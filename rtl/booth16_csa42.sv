// 4:2 carry-save adder over W-bit vectors.
//
// Each column is two chained full adders: the first adds a, b and c and sends
// its carry one column left as the horizontal carry into the second, which
// adds that carry, the first sum and d. The second full adder's carry, shifted
// one column left, is the carry output. So a + b + c + d = sum + carry
// (mod 2^W): four rows in, two rows out, and the horizontal carry does not
// ripple beyond one column. The 4:2 carry-save adder is the reduction element
// the design is built around; its two-full-adder insides are the usual ones.
//
// Purely combinational. Bits carried past column W-1 are dropped.
module booth16_csa42 #(
  parameter int unsigned W = 128
) (
  input  logic [W-1:0] a,
  input  logic [W-1:0] b,
  input  logic [W-1:0] c,
  input  logic [W-1:0] d,
  output logic [W-1:0] sum,
  output logic [W-1:0] carry
);

  logic [W-1:0] s1, c1, cin, c2;

  always_comb begin
    s1    = a ^ b ^ c;
    c1    = (a & b) | (a & c) | (b & c);
    cin   = {c1[W-2:0], 1'b0};
    sum   = s1 ^ d ^ cin;
    c2    = (s1 & d) | (s1 & cin) | (d & cin);
    carry = {c2[W-2:0], 1'b0};
  end

endmodule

WHAT THIS TASK INVOLVES
Using the listing above, show each line with the word "output" in it.

EXERCISE ANSWER
// one column left, is the carry output. So a + b + c + d = sum + carry
  output logic [W-1:0] sum,
  output logic [W-1:0] carry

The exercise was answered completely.